DIRECTIONS FOR THIS TASK: Across the entries below, how many lines contain the word "checks"? Give the number alone.

[Saved entries]
::::::::

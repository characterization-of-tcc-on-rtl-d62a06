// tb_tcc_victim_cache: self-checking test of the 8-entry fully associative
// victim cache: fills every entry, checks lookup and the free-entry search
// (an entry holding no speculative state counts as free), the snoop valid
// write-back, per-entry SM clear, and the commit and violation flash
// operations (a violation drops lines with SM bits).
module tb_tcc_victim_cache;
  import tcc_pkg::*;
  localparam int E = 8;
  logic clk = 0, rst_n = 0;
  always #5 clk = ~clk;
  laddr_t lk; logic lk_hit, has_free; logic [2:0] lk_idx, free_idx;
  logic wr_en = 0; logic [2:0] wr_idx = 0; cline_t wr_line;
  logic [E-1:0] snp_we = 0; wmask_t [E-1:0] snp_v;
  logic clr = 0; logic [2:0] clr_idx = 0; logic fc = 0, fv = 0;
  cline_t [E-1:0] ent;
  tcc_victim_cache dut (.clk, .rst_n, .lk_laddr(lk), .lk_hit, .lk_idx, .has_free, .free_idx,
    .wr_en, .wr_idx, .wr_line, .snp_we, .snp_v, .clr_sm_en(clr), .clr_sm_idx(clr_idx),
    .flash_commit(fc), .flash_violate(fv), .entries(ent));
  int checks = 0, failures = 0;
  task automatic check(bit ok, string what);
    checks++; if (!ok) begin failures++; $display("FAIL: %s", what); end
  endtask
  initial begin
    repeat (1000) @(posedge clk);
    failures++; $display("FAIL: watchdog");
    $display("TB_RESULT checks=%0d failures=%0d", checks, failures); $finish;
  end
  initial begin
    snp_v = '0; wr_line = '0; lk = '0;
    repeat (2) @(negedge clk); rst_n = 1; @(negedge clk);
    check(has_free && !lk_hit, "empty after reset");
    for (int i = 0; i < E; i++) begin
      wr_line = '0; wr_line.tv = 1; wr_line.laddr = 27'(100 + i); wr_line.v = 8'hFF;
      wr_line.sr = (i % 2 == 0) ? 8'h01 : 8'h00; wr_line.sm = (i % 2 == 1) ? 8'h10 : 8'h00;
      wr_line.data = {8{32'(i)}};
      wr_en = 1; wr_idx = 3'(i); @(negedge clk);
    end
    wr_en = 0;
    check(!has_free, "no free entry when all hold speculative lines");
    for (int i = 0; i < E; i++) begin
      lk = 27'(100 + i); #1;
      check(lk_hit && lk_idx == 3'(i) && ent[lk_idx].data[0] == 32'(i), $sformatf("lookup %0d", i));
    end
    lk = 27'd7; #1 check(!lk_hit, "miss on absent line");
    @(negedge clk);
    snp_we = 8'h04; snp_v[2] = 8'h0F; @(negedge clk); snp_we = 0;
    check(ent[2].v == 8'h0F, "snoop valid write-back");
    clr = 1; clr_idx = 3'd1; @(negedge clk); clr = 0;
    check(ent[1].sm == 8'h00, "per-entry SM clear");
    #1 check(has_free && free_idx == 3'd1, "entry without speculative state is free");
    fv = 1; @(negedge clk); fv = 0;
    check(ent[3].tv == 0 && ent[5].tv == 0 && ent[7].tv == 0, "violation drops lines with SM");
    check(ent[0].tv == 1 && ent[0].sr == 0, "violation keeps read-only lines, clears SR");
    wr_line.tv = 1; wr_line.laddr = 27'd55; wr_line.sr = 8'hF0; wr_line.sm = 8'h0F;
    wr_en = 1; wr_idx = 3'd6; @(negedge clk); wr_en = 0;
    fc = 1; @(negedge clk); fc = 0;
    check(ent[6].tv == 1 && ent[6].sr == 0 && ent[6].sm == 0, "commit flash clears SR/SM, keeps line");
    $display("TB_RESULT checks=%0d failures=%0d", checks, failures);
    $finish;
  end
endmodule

::::::::

RESPONSE FOR THIS EXERCISE: 5